ABSTRACT

Breast cancer is one of the most lethal forms of tumors that mostly targets the female population. The classification of malignant (cancerous) and benign (noncancerous) tumors is of great importance in oncology.

A number of methodologies and algorithms for data mining techniques have been used by researchers to aid in the diagnosis of malignant tumors. Several algorithms have been proposed recently for this task.

The aim of this chapter is to design a prediction system to identify whether the tumor in a patient’s breast is malignant or benign by implementing ensemble classification using a voting mechanism.

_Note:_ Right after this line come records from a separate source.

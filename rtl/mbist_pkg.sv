// mbist_pkg: constants and types shared by the MBIST address generator and
// its Zero-One test wrapper.
//
// clfsr_taps(m) returns the feedback taps of a primitive polynomial of degree
// m, 2 <= m <= 30, as a bit vector: bit i is the coefficient b_i of x^i.
// The table is the polynomial table given with the design (one trinomial or
// pentanomial per degree); every entry was checked to be primitive.
// Bit 0 (b_0) and bit m (b_m) are always 1. The modified complete LFSR uses
// b_1..b_m to gate its flip-flop outputs into the feedback adder chain; the
// b_0 position is taken by the all-zero (NOR) term.
package mbist_pkg;

  localparam int unsigned MIN_DEGREE = 2;
  localparam int unsigned MAX_DEGREE = 30;

  typedef logic [MAX_DEGREE:0] taps_t;

  // Zero-One test phases: write 0s, read 0s, write 1s, read 1s.
  typedef enum logic [2:0] {
    PH_IDLE  = 3'd0,
    PH_W0    = 3'd1,
    PH_R0    = 3'd2,
    PH_W1    = 3'd3,
    PH_R1    = 3'd4,
    PH_DRAIN = 3'd5,
    PH_DONE  = 3'd6
  } phase_e;

  function automatic taps_t clfsr_taps(input int unsigned m);
    taps_t t;
    t = '0;
    t[0] = 1'b1;
    if (m <= MAX_DEGREE) t[m] = 1'b1;
    case (m)
      2, 3, 4, 6, 7, 15, 22:  t[1] = 1'b1;
      5, 11, 21, 29:          t[2] = 1'b1;
      8, 19:                  begin t[6] = 1'b1; t[5] = 1'b1; t[1] = 1'b1; end
      9:                      t[4] = 1'b1;
      10, 17, 20, 25, 28:     t[3] = 1'b1;
      12:                     begin t[7] = 1'b1; t[4] = 1'b1; t[3] = 1'b1; end
      13, 24:                 begin t[4] = 1'b1; t[3] = 1'b1; t[1] = 1'b1; end
      14:                     begin t[12] = 1'b1; t[11] = 1'b1; t[1] = 1'b1; end
      16:                     begin t[5] = 1'b1; t[3] = 1'b1; t[2] = 1'b1; end
      18:                     t[7] = 1'b1;
      23:                     t[5] = 1'b1;
      26, 27:                 begin t[8] = 1'b1; t[7] = 1'b1; t[1] = 1'b1; end
      30:                     begin t[16] = 1'b1; t[15] = 1'b1; t[1] = 1'b1; end
      default:                t = '0;  // degree outside the table
    endcase
    return t;
  endfunction

endpackage
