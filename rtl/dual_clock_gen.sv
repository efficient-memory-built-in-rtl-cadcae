// dual_clock_gen: the dual clocking scheme, expressed as two clock enables.
//
// The address generator has a fast part (the 2-bit CLFSR) and a slow part
// (the modified CLFSR). Of every four address steps, the first three advance
// only the fast part and the fourth advances only the slow part: the fast
// "clock" is the normal clock with every fourth pulse removed, the slow
// "clock" carries just that fourth pulse. Because the fast part has exactly
// four states, every slow state is combined with all four fast states before
// the slow part moves on.
//
// Rather than deriving two gated clocks, this block keeps everything on one
// clock and produces en_hi / en_lo, the pulses each part would receive. A
// synthesis flow for an ASIC turns these enables into clock-gating cells,
// which keeps the power benefit of the idle register bank; on an FPGA they
// map to flip-flop clock enables.
//
// Interface: step requests one address step in the current cycle; exactly one
// of en_hi / en_lo is then high, combinationally. A 2-bit phase counter
// advances on each step; load clears it so that the three fast steps come
// first after a new seed. Asynchronous active-low reset.
module dual_clock_gen (
  input  logic clk,
  input  logic rst_n,
  input  logic step,
  input  logic load,
  output logic en_hi,
  output logic en_lo
);

  logic [1:0] phase;

  always_ff @(posedge clk or negedge rst_n) begin
    if (!rst_n)    phase <= '0;
    else if (load) phase <= '0;
    else if (step) phase <= phase + 2'd1;
  end

  assign en_lo = step & ~load & (phase == 2'd3);
  assign en_hi = step & ~load & (phase != 2'd3);

endmodule
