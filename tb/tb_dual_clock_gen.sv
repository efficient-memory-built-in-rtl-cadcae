// tb_dual_clock_gen: random step requests; of every four steps after a load
// (or reset) the first three must raise en_hi and the fourth en_lo, exactly
// one of them per step and neither without a step.
module tb_dual_clock_gen;
  int checks = 0, failures = 0;
  logic clk = 0, rst_n = 0, step = 0, load = 0, en_hi, en_lo;
  int nstep = 0;

  always #5 clk = ~clk;

  dual_clock_gen dut (.clk, .rst_n, .step, .load, .en_hi, .en_lo);

  initial begin
    repeat (2000) @(posedge clk);
    failures++;
    $display("TB_RESULT checks=%0d failures=%0d", checks, failures);
    $finish;
  end

  initial begin
    repeat (2) @(posedge clk);
    rst_n = 1;
    for (int k = 0; k < 600; k++) begin
      @(negedge clk);
      step = ($urandom % 3) != 0;
      load = ($urandom % 50) == 0;
      #1;
      checks++;
      if (load || !step) begin
        if (en_hi || en_lo) begin failures++; $display("FAIL enable without step"); end
      end else if ((nstep % 4) == 3) begin
        if (!en_lo || en_hi) begin failures++; $display("FAIL step %0d want lo", nstep); end
      end else begin
        if (!en_hi || en_lo) begin failures++; $display("FAIL step %0d want hi", nstep); end
      end
      if (load) nstep = 0;
      else if (step) nstep++;
    end
    $display("TB_RESULT checks=%0d failures=%0d", checks, failures);
    $finish;
  end
endmodule
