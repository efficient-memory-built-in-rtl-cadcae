// mbist_controller: test controller of the MBIST, running the Zero-One test.
//
// The Zero-One test writes 0 to every word, reads every word expecting 0,
// writes 1 to every word and reads every word expecting 1. The order of
// addresses within a pass does not matter, which is what allows a
// low-switching LFSR-based address generator to replace a binary counter.
//
// On start the controller loads the seed into the address generator and
// clears the signature analyzer, then runs four passes (W0, R0, W1, R1). In
// each pass it issues one memory access per cycle at the generator's current
// address and steps the generator. Because the generator visits all 2^N
// addresses in exactly 2^N steps and then returns to its seed, a pass ends
// when the address is back at the seed: that cycle is an idle bubble in
// which the controller moves to the next pass (no address counter needed).
// After R1 it waits READ_LAT cycles for the last read to be compared, then
// raises done and reports pass = no mismatch seen by the signature analyzer.
// A test takes 4 * (2^N + 1) + READ_LAT + 1 cycles from start to done.
//
// Interface: start is a one-cycle request, honoured in IDLE or DONE. mem_en /
// mem_we qualify the access at addr; bg is the data background (0 or 1) of
// the pass; rd_issue marks a read. Asynchronous active-low reset to IDLE.
// The flow follows the generic controller / generator / analyzer split of a
// memory BIST; the pass sequencing, the bubble and the status outputs are
// this design's own choices.
module mbist_controller #(
  parameter int unsigned N        = 10,
  parameter int unsigned READ_LAT = 1
) (
  input  logic              clk,
  input  logic              rst_n,
  input  logic              start,
  input  logic [N-1:0]      seed,
  input  logic [N-1:0]      addr,
  input  logic              fail,
  output logic              ag_step,
  output logic              ag_load,
  output logic              sa_clear,
  output logic              mem_en,
  output logic              mem_we,
  output logic              bg,
  output logic              rd_issue,
  output mbist_pkg::phase_e phase,
  output logic              done,
  output logic              pass
);

  import mbist_pkg::*;

  localparam int unsigned DW = (READ_LAT < 2) ? 1 : $clog2(READ_LAT + 1);

  phase_e          phase_q;
  logic            started;
  logic [N-1:0]    seed_q;
  logic [DW-1:0]   drain_cnt;
  logic            pass_q;
  logic            in_pass;
  logic            wrapped;

  assign in_pass = (phase_q == PH_W0) || (phase_q == PH_R0) ||
                   (phase_q == PH_W1) || (phase_q == PH_R1);
  assign wrapped = started && (addr == seed_q);

  always_ff @(posedge clk or negedge rst_n) begin
    if (!rst_n) begin
      phase_q   <= PH_IDLE;
      started   <= 1'b0;
      seed_q    <= '0;
      drain_cnt <= '0;
      pass_q    <= 1'b0;
    end else begin
      case (phase_q)
        PH_IDLE, PH_DONE: begin
          if (start) begin
            phase_q <= PH_W0;
            seed_q  <= seed;
            started <= 1'b0;
            pass_q  <= 1'b0;
          end
        end
        PH_W0, PH_R0, PH_W1, PH_R1: begin
          if (wrapped) begin
            started <= 1'b0;
            case (phase_q)
              PH_W0:   phase_q <= PH_R0;
              PH_R0:   phase_q <= PH_W1;
              PH_W1:   phase_q <= PH_R1;
              default: begin
                phase_q   <= PH_DRAIN;
                drain_cnt <= '0;
              end
            endcase
          end else begin
            started <= 1'b1;
          end
        end
        PH_DRAIN: begin
          if (drain_cnt == DW'(READ_LAT - 1)) begin
            phase_q <= PH_DONE;
            pass_q  <= ~fail;
          end else begin
            drain_cnt <= drain_cnt + 1'b1;
          end
        end
        default: phase_q <= PH_IDLE;
      endcase
    end
  end

  always_comb begin
    ag_load  = ((phase_q == PH_IDLE) || (phase_q == PH_DONE)) && start;
    sa_clear = ag_load;
    mem_en   = in_pass && !wrapped;
    mem_we   = mem_en && ((phase_q == PH_W0) || (phase_q == PH_W1));
    rd_issue = mem_en && ((phase_q == PH_R0) || (phase_q == PH_R1));
    bg       = (phase_q == PH_W1) || (phase_q == PH_R1);
    ag_step  = mem_en;
    phase    = phase_q;
    done     = (phase_q == PH_DONE);
    pass     = pass_q;
  end

endmodule
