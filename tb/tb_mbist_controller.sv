// tb_mbist_controller: drives the test controller with a simple counting
// address source (any full-period source is acceptable to the controller)
// and checks the Zero-One sequence: W0, R0, W1, R1, each touching every one
// of the 2^N addresses exactly once with the right write enable, background
// and read strobe; done after 4*(2^N+1)+READ_LAT+1 clocks; pass reflecting
// the analyzer's fail input; and a second test started from DONE.
module tb_mbist_controller;
  import mbist_pkg::*;
  localparam int N = 4, RL = 2;
  int checks = 0, failures = 0;
  logic clk = 0, rst_n = 0, start = 0, fail = 0;
  logic [N-1:0] seed = '0, addr;
  logic ag_step, ag_load, sa_clear, mem_en, mem_we, bg, rd_issue, done, pass;
  phase_e phase;

  always #5 clk = ~clk;

  mbist_controller #(.N(N), .READ_LAT(RL)) dut (
    .clk, .rst_n, .start, .seed, .addr, .fail, .ag_step, .ag_load, .sa_clear,
    .mem_en, .mem_we, .bg, .rd_issue, .phase, .done, .pass);

  // counting address source
  always_ff @(posedge clk or negedge rst_n)
    if (!rst_n)       addr <= '0;
    else if (ag_load) addr <= seed;
    else if (ag_step) addr <= addr + 1'b1;

  task automatic chk(input string name, input logic [31:0] got, input logic [31:0] exp);
    checks++;
    if (got !== exp) begin
      failures++;
      $display("FAIL %s got=%0d exp=%0d", name, got, exp);
    end
  endtask

  initial begin
    repeat (2000) @(posedge clk);
    failures++;
    $display("TB_RESULT checks=%0d failures=%0d", checks, failures);
    $finish;
  end

  int cnt [4];
  int hits[4][2**N];
  int cycles;

  // observe the accesses of one test; pass index = 0 W0, 1 R0, 2 W1, 3 R1
  task automatic run_test(input logic [N-1:0] s, input logic inject_fail);
    int p;
    foreach (cnt[i]) cnt[i] = 0;
    foreach (hits[i, j]) hits[i][j] = 0;
    @(negedge clk);
    seed = s; start = 1;
    #1;
    chk("load", ag_load, 1); chk("clear", sa_clear, 1);
    @(negedge clk);
    start = 0;
    cycles = 1;
    while (!done && cycles < 500) begin
      if (mem_en) begin
        p = (mem_we ? 0 : 1) + (bg ? 2 : 0);
        cnt[p]++;
        hits[p][addr]++;
        chk("step_with_access", ag_step, 1);
        chk("rd_issue", rd_issue, !mem_we);
        if (inject_fail && p == 3 && cnt[p] == 5) fail = 1;
      end else begin
        chk("no_step", ag_step, 0);
      end
      @(negedge clk);
      cycles++;
    end
    chk("cycles", cycles, 4 * (2**N + 1) + RL + 1);
    for (int i = 0; i < 4; i++) begin
      chk("pass_len", cnt[i], 2**N);
      for (int j = 0; j < 2**N; j++) chk("each_addr_once", hits[i][j], 1);
    end
    chk("pass_flag", pass, !inject_fail);
    chk("phase_done", phase, PH_DONE);
    fail = 0;
  endtask

  initial begin
    repeat (2) @(posedge clk);
    rst_n = 1;
    @(negedge clk);
    chk("idle", phase, PH_IDLE); chk("idle_done", done, 0);
    run_test(4'd0, 0);
    run_test(4'd9, 1);   // restart from DONE, analyzer reports a failure
    $display("TB_RESULT checks=%0d failures=%0d", checks, failures);
    $finish;
  end
endmodule
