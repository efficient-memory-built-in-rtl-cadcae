// mbist_pattern_gen: test pattern generator of the MBIST.
//
// For the Zero-One test the pattern is a solid data background: every bit of
// the written word equals bg (all zeros in the 0 passes, all ones in the 1
// passes). The block also produces what the signature analyzer needs to
// check a read: the expected word and a compare strobe, delayed by READ_LAT
// cycles so that they line up with the memory's read data.
//
// Interface: wdata is combinational from bg. rd_issue marks a read request
// this cycle; cmp_en / exp_data follow READ_LAT clock edges later.
// Asynchronous active-low reset clears the delay line. The read latency and
// the delay line are this design's choices; the memory model used in the
// testbenches has a one-cycle synchronous read.
module mbist_pattern_gen #(
  parameter int unsigned DATA_W   = 8,
  parameter int unsigned READ_LAT = 1
) (
  input  logic              clk,
  input  logic              rst_n,
  input  logic              bg,
  input  logic              rd_issue,
  output logic [DATA_W-1:0] wdata,
  output logic              cmp_en,
  output logic [DATA_W-1:0] exp_data
);

  if (READ_LAT < 1) begin : g_bad_lat
    $error("mbist_pattern_gen: READ_LAT must be at least 1");
  end

  logic [READ_LAT-1:0] v_pipe;
  logic [READ_LAT-1:0] bg_pipe;

  always_ff @(posedge clk or negedge rst_n) begin
    if (!rst_n) begin
      v_pipe  <= '0;
      bg_pipe <= '0;
    end else begin
      v_pipe[0]  <= rd_issue;
      bg_pipe[0] <= bg;
      for (int unsigned i = 1; i < READ_LAT; i++) begin
        v_pipe[i]  <= v_pipe[i-1];
        bg_pipe[i] <= bg_pipe[i-1];
      end
    end
  end

  assign wdata    = {DATA_W{bg}};
  assign cmp_en   = v_pipe[READ_LAT-1];
  assign exp_data = {DATA_W{bg_pipe[READ_LAT-1]}};

endmodule
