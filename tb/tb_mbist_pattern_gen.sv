// tb_mbist_pattern_gen: random backgrounds and read requests into pattern
// generators with read latencies 1 and 3; the write word must be the solid
// background and the compare strobe / expected word must reappear exactly
// READ_LAT clocks later (checked with a history kept by the testbench).
module tb_mbist_pattern_gen;
  int checks = 0, failures = 0;
  logic clk = 0, rst_n = 0, bg = 0, rd = 0;
  logic [7:0] wd1, ex1, wd3, ex3;
  logic       ce1, ce3;

  always #5 clk = ~clk;

  mbist_pattern_gen #(.DATA_W(8), .READ_LAT(1)) u1 (
    .clk, .rst_n, .bg, .rd_issue(rd), .wdata(wd1), .cmp_en(ce1), .exp_data(ex1));
  mbist_pattern_gen #(.DATA_W(8), .READ_LAT(3)) u3 (
    .clk, .rst_n, .bg, .rd_issue(rd), .wdata(wd3), .cmp_en(ce3), .exp_data(ex3));

  task automatic chk(input string name, input logic [31:0] got, input logic [31:0] exp);
    checks++;
    if (got !== exp) begin
      failures++;
      $display("FAIL %s got=%0h exp=%0h", name, got, exp);
    end
  endtask

  initial begin
    repeat (3000) @(posedge clk);
    failures++;
    $display("TB_RESULT checks=%0d failures=%0d", checks, failures);
    $finish;
  end

  logic hbg[$], hrd[$];
  initial begin
    repeat (2) @(posedge clk);
    rst_n = 1;
    @(negedge clk);
    chk("reset_ce1", ce1, 0); chk("reset_ce3", ce3, 0);
    for (int k = 0; k < 500; k++) begin
      bg = ($urandom % 5) == 0 ? ~bg : bg;
      rd = $urandom % 2;
      #1;
      chk("wdata1", wd1, {8{bg}}); chk("wdata3", wd3, {8{bg}});
      hbg.push_front(bg); hrd.push_front(rd);
      @(negedge clk);
      // element i of the history was driven i+1 clocks ago
      if (hrd.size() >= 1) begin
        chk("ce1", ce1, hrd[0]);
        if (hrd[0]) chk("ex1", ex1, {8{hbg[0]}});
      end
      if (hrd.size() >= 3) begin
        chk("ce3", ce3, hrd[2]);
        if (hrd[2]) chk("ex3", ex3, {8{hbg[2]}});
      end
    end
    $display("TB_RESULT checks=%0d failures=%0d", checks, failures);
    $finish;
  end
endmodule
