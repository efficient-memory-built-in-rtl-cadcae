// mbist_sig_analyzer: response analyzer of the MBIST.
//
// Compares each read word of the memory under test with the expected word
// from the pattern generator. Any difference sets the sticky fail flag that
// the test controller reads at the end of the test (fault-free memory: fail
// stays 0). It also counts mismatching words (saturating at all ones) and
// ORs the differing bit positions into fail_bits, which tells which data bits
// carry a fault. With a deterministic Zero-One pattern the expected response
// is known word by word, so a direct comparison is used rather than a
// compressed signature; that is this design's choice.
//
// Interface: cmp_en qualifies rdata / exp_data for one cycle. clear (one
// cycle) resets the results at the start of a test. Asynchronous active-low
// reset.
module mbist_sig_analyzer #(
  parameter int unsigned DATA_W = 8,
  parameter int unsigned CNT_W  = 16
) (
  input  logic              clk,
  input  logic              rst_n,
  input  logic              clear,
  input  logic              cmp_en,
  input  logic [DATA_W-1:0] rdata,
  input  logic [DATA_W-1:0] exp_data,
  output logic              fail,
  output logic [CNT_W-1:0]  err_count,
  output logic [DATA_W-1:0] fail_bits
);

  logic [DATA_W-1:0] diff;
  logic              mismatch;

  assign diff     = rdata ^ exp_data;
  assign mismatch = cmp_en && (diff != '0);

  always_ff @(posedge clk or negedge rst_n) begin
    if (!rst_n) begin
      fail      <= 1'b0;
      err_count <= '0;
      fail_bits <= '0;
    end else if (clear) begin
      fail      <= 1'b0;
      err_count <= '0;
      fail_bits <= '0;
    end else if (mismatch) begin
      fail      <= 1'b1;
      fail_bits <= fail_bits | diff;
      if (err_count != '1) err_count <= err_count + 1'b1;
    end
  end

endmodule
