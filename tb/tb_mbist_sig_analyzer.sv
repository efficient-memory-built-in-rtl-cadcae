// tb_mbist_sig_analyzer: random compares with occasional injected bit errors;
// a testbench model tracks the sticky fail flag, the mismatch count and the
// OR of failing bit positions. Also checks clear and counter saturation.
module tb_mbist_sig_analyzer;
  int checks = 0, failures = 0;
  logic clk = 0, rst_n = 0, clear = 0, cmp_en = 0;
  logic [7:0] rdata = '0, exp_data = '0, fail_bits;
  logic [3:0] err_count;
  logic fail;

  always #5 clk = ~clk;

  mbist_sig_analyzer #(.DATA_W(8), .CNT_W(4)) dut (
    .clk, .rst_n, .clear, .cmp_en, .rdata, .exp_data, .fail, .err_count, .fail_bits);

  task automatic chk(input string name, input logic [31:0] got, input logic [31:0] exp);
    checks++;
    if (got !== exp) begin
      failures++;
      $display("FAIL %s got=%0h exp=%0h", name, got, exp);
    end
  endtask

  initial begin
    repeat (3000) @(posedge clk);
    failures++;
    $display("TB_RESULT checks=%0d failures=%0d", checks, failures);
    $finish;
  end

  logic m_fail;
  int   m_cnt;
  logic [7:0] m_bits, e;
  initial begin
    repeat (2) @(posedge clk);
    rst_n = 1;
    m_fail = 0; m_cnt = 0; m_bits = 0;
    for (int k = 0; k < 600; k++) begin
      @(negedge clk);
      clear    = (k % 150) == 0;
      cmp_en   = $urandom % 2;
      exp_data = ($urandom % 2) ? 8'hFF : 8'h00;
      e        = (($urandom % 12) == 0) ? 8'(1 << ($urandom % 8)) : 8'h00;
      rdata    = exp_data ^ e;
      @(posedge clk);
      if (clear) begin
        m_fail = 0; m_cnt = 0; m_bits = 0;
      end else if (cmp_en && e != 0) begin
        m_fail = 1; m_bits |= e;
        if (m_cnt < 15) m_cnt++;
      end
      #1;
      chk("fail", fail, m_fail);
      chk("count", err_count, m_cnt);
      chk("bits", fail_bits, m_bits);
    end
    $display("TB_RESULT checks=%0d failures=%0d", checks, failures);
    $finish;
  end
endmodule
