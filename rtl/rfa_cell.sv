// rfa_cell: "reconfigured" full adder cell of the CLFSR feedback network.
//
// A full adder whose carry-out is not used: only the sum a ^ b ^ cin leaves
// the cell. In the feedback chain the cin of each cell is driven by the sum of
// the cell before it, so a chain of these cells forms a parity tree of all its
// inputs. The truth table is the standard full-adder sum column. Leaving out
// the carry-out port (rather than leaving it unconnected) is this design's
// choice; it has no effect on function.
//
// Purely combinational, no clock.
module rfa_cell (
  input  logic a,
  input  logic b,
  input  logic cin,
  output logic sum
);

  always_comb sum = a ^ b ^ cin;

endmodule
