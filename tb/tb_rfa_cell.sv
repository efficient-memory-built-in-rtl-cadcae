// tb_rfa_cell: exhaustive check of the reconfigured full adder cell against
// the full-adder sum column (sum row order 000..111 = 0,1,1,0,1,0,0,1).
module tb_rfa_cell;
  logic a, b, cin, sum;
  int checks = 0, failures = 0;
  localparam logic [7:0] SUM_COL = 8'b1001_0110;  // bit k = sum for {a,b,cin} = k

  rfa_cell dut (.a(a), .b(b), .cin(cin), .sum(sum));

  initial begin
    #1000;
    failures++;
    $display("TB_RESULT checks=%0d failures=%0d", checks, failures);
    $finish;
  end

  initial begin
    for (int k = 0; k < 8; k++) begin
      {a, b, cin} = 3'(k);
      #1;
      checks++;
      if (sum !== SUM_COL[k]) begin
        failures++;
        $display("FAIL a=%0b b=%0b cin=%0b sum=%0b", a, b, cin, sum);
      end
    end
    $display("TB_RESULT checks=%0d failures=%0d", checks, failures);
    $finish;
  end
endmodule
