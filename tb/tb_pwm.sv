// tb_pwm: self-checking test of the ramp/comparator PWM. For several
// resolutions and duty words it measures the output itself: the distance
// between rising edges must be the period 2^(addr_gen+1), every high pulse
// must last the top addr_gen+1 bits of DIN, NSDO must be the complement of
// SDO, and a duty of zero must give no pulse at all.
module tb_pwm;
  logic clk = 1'b0, rst = 1'b1, wr = 1'b0;
  logic [3:0] addr_gen = 4'd3;
  logic [31:0] din = '0;
  logic sdo, nsdo;
  int checks = 0, failures = 0;

  pwm dut (.*);

  always #5 clk = ~clk;

  initial begin
    repeat (2000000) @(posedge clk);
    failures++;
    $display("watchdog expired");
    $display("TB_RESULT checks=%0d failures=%0d", checks, failures);
    $finish;
  end

  task automatic check(bit cond, string what);
    checks++;
    if (!cond) begin
      failures++;
      $display("FAIL %s at %0t", what, $time);
    end
  endtask

  // Program one setting, let the old period end and three new ones pass, then measure four periods.
  int prev_period = 16;

  task automatic run(input logic [3:0] ag, input logic [31:0] d);
    int period, duty, t, last_rise, high_run, rises, highs;
    logic prev;
    period = 1 << (ag + 1);
    duty   = int'(d >> (31 - ag));
    @(posedge clk);
    addr_gen <= ag;
    din      <= d;
    wr       <= 1'b1;
    @(posedge clk);
    wr       <= 1'b0;
    din      <= 32'($urandom);   // must be ignored while wr is low
    // the old setting runs to the end of its period first
    repeat (prev_period + 3 * period + 2) @(posedge clk);
    prev_period = period;
    #1;
    prev = sdo; last_rise = -1; high_run = 0; rises = 0; highs = 0;
    for (t = 0; t < 6 * period; t++) begin
      @(posedge clk);
      #1;
      check(nsdo == ~sdo, "nsdo is the complement of sdo");
      if (sdo) begin
        highs++;
        high_run++;
      end
      if (sdo && !prev) begin
        if (last_rise >= 0) check(t - last_rise == period, "period 2^(addr_gen+1)");
        last_rise = t;
        rises++;
      end
      if (!sdo && prev && rises > 0) begin
        check(high_run == duty, $sformatf("pulse width %0d exp %0d", high_run, duty));
      end
      if (!sdo) high_run = 0;
      prev = sdo;
    end
    check(highs == 6 * duty, $sformatf("high clocks %0d exp %0d (ag=%0d)", highs, 6 * duty, ag));
    if (duty > 0 && duty < period) check(rises >= 5, "pulses seen");
  endtask

  initial begin
    repeat (3) @(posedge clk);
    rst <= 1'b0;
    run(4'd3, 32'h8000_0000);   // 16-clock period, 8 clocks high
    run(4'd3, 32'h3000_0000);   // 3 of 16
    run(4'd3, 32'h0000_0000);   // duty 0
    run(4'd0, 32'h8000_0000);   // 2-clock period, 1 high
    run(4'd7, 32'hFFF0_0000);   // 256-clock period, 255 high
    run(4'd7, 32'h1234_5678);   // 0x12 = 18 of 256
    run(4'd11, 32'hA5A5_A5A5);  // 4096-clock period
    for (int i = 0; i < 6; i++) run(4'($urandom_range(0, 9)), 32'($urandom));
    $display("TB_RESULT checks=%0d failures=%0d", checks, failures);
    $finish;
  end
endmodule
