// pwm_random: random pulse width modulator (RPWM).
// The switching period is varied at random while its average stays at
// NOM_PERIOD clocks, so the average switching frequency equals that of a
// plain PWM with the same period, as the description requires. The duty
// comes from the 8-bit input va: each period of P clocks starts with
// (va * P) / 256 clocks of pwm_a_on high; pwm_a_off is the complement.
// How the period is randomised is this design's choice: a 16-bit maximal
// LFSR gives an offset d in [0, SPREAD-1]; periods come in pairs
// NOM_PERIOD + d, NOM_PERIOD - d, so every pair averages exactly NOM_PERIOD.
// The port names va, clk, pwm_a_on and pwm_a_off are those of the
// description; the synchronous reset rst is added so the LFSR and counter
// start from a known state.
// Timing: va is sampled at the first clock of each period; a new LFSR
// offset is drawn at the start of every pair.
module pwm_random
  import tx_pkg::*;
#(
  parameter int unsigned NOM_PERIOD = 256,
  parameter int unsigned SPREAD     = 64,    // must be a power of two, < NOM_PERIOD
  parameter logic [15:0] SEED       = 16'hACE1
) (
  input  logic              clk,
  input  logic              rst,
  input  logic [RPWM_W-1:0] va,
  output logic              pwm_a_on,
  output logic              pwm_a_off
);
  localparam int unsigned PER_W = $clog2(NOM_PERIOD + SPREAD);
  localparam int unsigned SPR_W = (SPREAD > 1) ? $clog2(SPREAD) : 1;

  logic [15:0]        lfsr;
  logic [PER_W-1:0]   cnt;       // position inside the period
  logic [PER_W-1:0]   period;    // length of the running period
  logic [PER_W-1:0]   on_time;   // clocks of pwm_a_on in the running period
  logic [SPR_W-1:0]   offset;    // d of the running pair
  logic               second;    // running period is the second of its pair
  logic [PER_W-1:0]   period_next;
  logic [SPR_W-1:0]   offset_next;
  logic [15:0]        lfsr_next;
  logic [PER_W+RPWM_W-1:0] on_prod;

  // x^16 + x^14 + x^13 + x^11 + 1, Fibonacci form
  assign lfsr_next = {lfsr[14:0], lfsr[15] ^ lfsr[13] ^ lfsr[12] ^ lfsr[10]};

  always_comb begin
    if (second) begin
      offset_next = SPR_W'(lfsr[SPR_W-1:0]);
      period_next = PER_W'(NOM_PERIOD) + PER_W'(offset_next);
    end else begin
      offset_next = offset;
      period_next = PER_W'(NOM_PERIOD) - PER_W'(offset);
    end
    on_prod = PER_W'(period_next) * va;
  end

  always_ff @(posedge clk) begin
    if (rst) begin
      lfsr    <= SEED;
      cnt     <= '0;
      period  <= '0;      // forces a period start on the first clock
      on_time <= '0;
      offset  <= '0;
      second  <= 1'b1;
    end else if (cnt + 1'b1 >= period) begin
      cnt     <= '0;
      period  <= period_next;
      on_time <= PER_W'(on_prod >> RPWM_W);
      offset  <= offset_next;
      second  <= ~second;
      if (second) lfsr <= lfsr_next;
    end else begin
      cnt <= cnt + 1'b1;
    end
  end

  assign pwm_a_on  = (cnt < on_time);
  assign pwm_a_off = ~pwm_a_on;

  initial assert (SPREAD < NOM_PERIOD && (SPREAD & (SPREAD - 1)) == 0)
    else $error("pwm_random: SPREAD must be a power of two below NOM_PERIOD");
endmodule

The prediction is made by analyzing the patient’s historic information or data repository. The data used in this project are from the Wisconsin Breast Cancer Database available in the UC Irvine Machine Learning Repository.

The classifier algorithms tested were logistic regression, k-nearest neighbor, decision tree, and support vector mechanism.

The three best classifiers were selected based on performance metrics (accuracy, precision, and recall F1 score) and were nominated for ensemble classification using a voting mechanism.

The voting options used in this project were hard/majority and soft voting. Of the mentioned algorithms, soft voting with a weighted average outperformed the other algorithms with an accuracy of 98.8%, precision of 100%, recall of 97.0%, and F1 score of 98.5%.